-- MATERIALS PROVIDED follows --
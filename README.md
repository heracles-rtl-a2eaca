# Heracles-style mesh multicore in SystemVerilog

This is a synthesizable shared-memory multicore built from small, swappable
parts. Each node of a two-dimensional mesh holds four things:

- a pipelined 32-bit MIPS integer core;
- direct-mapped instruction and data caches;
- one slice of the global main memory;
- a virtual-channel router.

A core loads and stores anywhere in one flat address space. The high bits of
an address name the node that holds the word. Accesses homed at the core's
own node go straight to its local memory. All others become request packets,
travel the network, are served by the remote node's local memory and come
back as response packets. Every size that matters is a parameter. The
defaults give the reference system:

| Part | Default |
|---|---|
| Mesh | 3 x 3 (`MESH_X`, `MESH_Y`) |
| Core | 7 stages, 1 hardware thread, full bypassing, branches predicted not taken, no delay slot |
| L1 caches | direct mapped, 64 lines (`INDEX_BITS=6`) of 8 words (`OFFSET_BITS=3`), i.e. 2 KiB each |
| Local memory | 2^18 bytes = 256 KiB per node (`LOCAL_ADDR_BITS=18`) |
| Router | 5 ports, 2 virtual channels per port (`VC_PER_PORT`), 8 flits each (`VC_DEPTH`) |
| Routing | dimension order (X then Y), or per-router routing tables |

All files are in `rtl/` (one module or package per file) and `tb/`
(testbenches).

## Module hierarchy

```
heracles_mesh                  top: MESH_X x MESH_Y nodes, mesh links, start/PC and routing-table inputs
 └─ heracles_node              one node
     ├─ mips_core              7-stage MIPS core
     ├─ l1_cache  (x2)         instruction cache, data cache
     ├─ addr_resolution        local memory or network, by address
     ├─ local_memory           this node's slice of main memory, 3 requesters served round-robin
     ├─ packetizer             memory traffic <-> packets
     ├─ network_interface      packetizer <-> router local port, credits, class split
     └─ vc_router              5-port VC router
         ├─ vc_buffer (x10)    one FIFO per input VC
         ├─ route_compute      XY logic and the routing table
         └─ rr_arbiter         VA and SA arbiters
heracles_pkg                   shared types: flit, head flit, memory request/response, port numbers
```
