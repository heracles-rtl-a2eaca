// heracles_pkg: constants and types shared by the blocks of the multicore.
// Holds the default sizes of the main configuration (two virtual channels of
// eight flits per router port, direct-mapped caches of 64 lines of 8 words,
// 256 KiB of local memory per node), the flit and packet-header formats, the
// router port numbering and the memory request/response bundle used between
// caches, address resolution, local memory and packetizer.
// The sizes follow the document; the flit and header layouts, port numbers
// and message types are this design's own choices.
package heracles_pkg;

  // ---- sizes of the main configuration ----
  localparam int unsigned VC_PER_PORT_D     = 2;   // virtual channels per port
  localparam int unsigned VC_DEPTH_D        = 8;   // flits per virtual channel
  localparam int unsigned INDEX_BITS_D      = 6;   // cache lines = 2**INDEX_BITS
  localparam int unsigned OFFSET_BITS_D     = 3;   // words per line = 2**OFFSET_BITS
  localparam int unsigned LOCAL_ADDR_BITS_D = 18;  // local memory bytes = 2**LOCAL_ADDR_BITS

  // ---- router ports of a 2D-mesh router ----
  localparam int unsigned NPORTS_MESH = 5;
  localparam logic [2:0] PORT_N = 3'd0;
  localparam logic [2:0] PORT_E = 3'd1;
  localparam logic [2:0] PORT_S = 3'd2;
  localparam logic [2:0] PORT_W = 3'd3;
  localparam logic [2:0] PORT_L = 3'd4;

  // ---- flits ----
  typedef enum logic [1:0] {
    FK_HEAD = 2'd0,   // first flit of a packet of two or more flits
    FK_BODY = 2'd1,
    FK_TAIL = 2'd2,   // last flit
    FK_HT   = 2'd3    // single-flit packet
  } flit_kind_t;

  typedef struct packed {
    flit_kind_t  kind;
    logic [31:0] data;
  } flit_t;

  localparam int unsigned FLIT_W = $bits(flit_t);

  function automatic logic is_head(flit_t f);
    return f.kind == FK_HEAD || f.kind == FK_HT;
  endfunction

  function automatic logic is_tail(flit_t f);
    return f.kind == FK_TAIL || f.kind == FK_HT;
  endfunction

  // ---- packets ----
  // Message classes travel on disjoint halves of the virtual channels.
  typedef enum logic [1:0] {
    MSG_RD_REQ  = 2'd0,   // head, address                -> read a line
    MSG_WR_REQ  = 2'd1,   // head, address, data          -> write a word
    MSG_RD_RESP = 2'd2,   // head, LINE_WORDS data flits
    MSG_WR_ACK  = 2'd3    // head only
  } msg_t;

  // Node identifier: {y, x}, four bits each.
  typedef struct packed {
    logic [3:0] y;
    logic [3:0] x;
  } node_id_t;

  // Payload of a head flit.
  typedef struct packed {
    logic [12:0] rsvd;
    msg_t        msg;
    logic        port;   // requesting cache at the source: 0 instruction, 1 data
    node_id_t    src;
    node_id_t    dst;
  } head_t;

  function automatic head_t as_head(logic [31:0] d);
    head_t h;
    h = d;
    return h;
  endfunction

  function automatic logic msg_is_resp(msg_t m);
    return m == MSG_RD_RESP || m == MSG_WR_ACK;
  endfunction

  // ---- memory requests between cache, address resolution, memory ----
  // A read returns 2**OFFSET_BITS words of the line holding addr, in order,
  // the last one flagged; a write of one word returns one flagged response.
  typedef struct packed {
    logic        we;
    logic [31:0] addr;
    logic [31:0] wdata;
  } mem_req_t;

  typedef struct packed {
    logic        last;
    logic [31:0] data;
  } mem_resp_t;

endpackage
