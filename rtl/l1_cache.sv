// l1_cache: direct-mapped level-1 cache, used as instruction and as data
// cache. 2**INDEX_BITS lines of 2**OFFSET_BITS 32-bit words; every line has
// a status (valid) bit and a tag. Access is pipelined over two cycles like
// the core's fetch and memory stages:
//   stage 1: s1_* presents an access; tag, status and data arrays are read
//            synchronously (block-RAM style);
//   stage 2: the registered access is compared with the tag; on a hit rdata
//            holds the word and miss is low.
// The stage-2 register loads stage 1 in every cycle hold is low. While hold
// is high the arrays re-read the stage-2 address, so a line filled while the
// pipeline waits becomes a hit two cycles after the fill ends.
// A read miss fetches the whole line from memory (one request, words in
// order) and then hits. Stores are write-through without write-allocate:
// the word is sent to memory, miss stays high until the acknowledgement
// arrives, and a line that holds the word is updated at that moment.
// Direct mapping, INDEX_BITS/OFFSET_BITS and the status/tag/data arrays
// follow the document; the write policy and the fill sequence are this
// design's choices, and there is no coherence protocol.
module l1_cache
  import heracles_pkg::*;
#(
  parameter int unsigned INDEX_BITS  = 6,
  parameter int unsigned OFFSET_BITS = 3
) (
  input  logic        clk,
  input  logic        rst_n,
  input  logic        hold,
  // stage 1
  input  logic        s1_valid,
  input  logic [31:0] s1_addr,
  input  logic        s1_we,
  input  logic [31:0] s1_wdata,
  // stage 2
  output logic [31:0] rdata,
  output logic        miss,
  // memory side
  output logic        req_valid,
  output mem_req_t    req,
  input  logic        req_ready,
  input  logic        resp_valid,
  input  mem_resp_t   resp
);
  localparam int unsigned LINES = 1 << INDEX_BITS;
  localparam int unsigned LW    = 1 << OFFSET_BITS;
  localparam int unsigned TAGW  = 32 - 2 - OFFSET_BITS - INDEX_BITS;

  logic [TAGW-1:0] tag_mem  [LINES];
  logic [31:0]     data_mem [LINES * LW];
  logic [LINES-1:0] valid_q;

  function automatic logic [INDEX_BITS-1:0] idx_of(logic [31:0] a);
    return a[OFFSET_BITS+2 +: INDEX_BITS];
  endfunction
  function automatic logic [OFFSET_BITS-1:0] off_of(logic [31:0] a);
    return a[2 +: OFFSET_BITS];
  endfunction
  function automatic logic [TAGW-1:0] tag_of(logic [31:0] a);
    return a[31 -: TAGW];
  endfunction

  // ---------------- stage 2 register ----------------
  logic        s2_valid, s2_we;
  logic [31:0] s2_addr, s2_wdata;
  logic        store_done_q;

  // ---------------- array read ----------------
  logic [31:0]      rd_addr;
  logic [TAGW-1:0]  tag_rd_q;
  logic             vld_rd_q;
  logic [31:0]      data_rd_q;
  logic             hit;

  assign rd_addr = hold ? s2_addr : s1_addr;
  assign hit     = vld_rd_q && tag_rd_q == tag_of(s2_addr);
  assign rdata   = hit ? data_rd_q : '0;

  // ---------------- controller ----------------
  typedef enum logic [1:0] {C_IDLE, C_REQ, C_FILL, C_SETTLE} cstate_t;
  cstate_t                state_q;
  logic [OFFSET_BITS-1:0] fcnt_q;
  logic                   fill_we, store_upd;

  assign miss = s2_valid && (s2_we ? !store_done_q : !hit);

  always_comb begin
    req_valid = 1'b0;
    req       = '{we: s2_we, addr: s2_addr, wdata: s2_wdata};
    if (!s2_we) req.addr[OFFSET_BITS+1:0] = '0;
    if (state_q == C_REQ) req_valid = 1'b1;
    fill_we   = (state_q == C_FILL) && resp_valid && !s2_we;
    store_upd = (state_q == C_FILL) && resp_valid && s2_we && hit;
  end

  always_ff @(posedge clk or negedge rst_n) begin
    if (!rst_n) begin
      s2_valid     <= 1'b0;
      s2_we        <= 1'b0;
      s2_addr      <= '0;
      s2_wdata     <= '0;
      store_done_q <= 1'b0;
      state_q      <= C_IDLE;
      fcnt_q       <= '0;
      valid_q      <= '0;
    end else begin
      if (!hold) begin
        s2_valid     <= s1_valid;
        s2_we        <= s1_we;
        s2_addr      <= s1_addr;
        s2_wdata     <= s1_wdata;
        store_done_q <= 1'b0;
      end
      case (state_q)
        C_IDLE:   if (miss) state_q <= C_REQ;
        C_REQ:    if (req_ready) begin
                    state_q <= C_FILL;
                    fcnt_q  <= '0;
                  end
        C_FILL:   if (resp_valid) begin
                    fcnt_q <= fcnt_q + 1'b1;
                    if (resp.last) begin
                      state_q <= C_SETTLE;
                      if (s2_we) store_done_q <= 1'b1;
                      else       valid_q[idx_of(s2_addr)] <= 1'b1;
                    end
                  end
        C_SETTLE: state_q <= C_IDLE;   // arrays re-read the filled line
        default:  state_q <= C_IDLE;
      endcase
    end
  end

  always_ff @(posedge clk) begin
    tag_rd_q  <= tag_mem[idx_of(rd_addr)];
    vld_rd_q  <= valid_q[idx_of(rd_addr)];
    data_rd_q <= data_mem[{idx_of(rd_addr), off_of(rd_addr)}];
    if (fill_we) begin
      data_mem[{idx_of(s2_addr), fcnt_q}] <= resp.data;
      if (resp.last) tag_mem[idx_of(s2_addr)] <= tag_of(s2_addr);
    end
    if (store_upd) data_mem[{idx_of(s2_addr), off_of(s2_addr)}] <= s2_wdata;
  end

  assert property (@(posedge clk) disable iff (!rst_n) resp_valid |-> state_q == C_FILL);
endmodule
-- MATERIALS PROVIDED concluded --
Number of lines above with the word "numbers": supply it alone.

YOUR SOLUTION => 2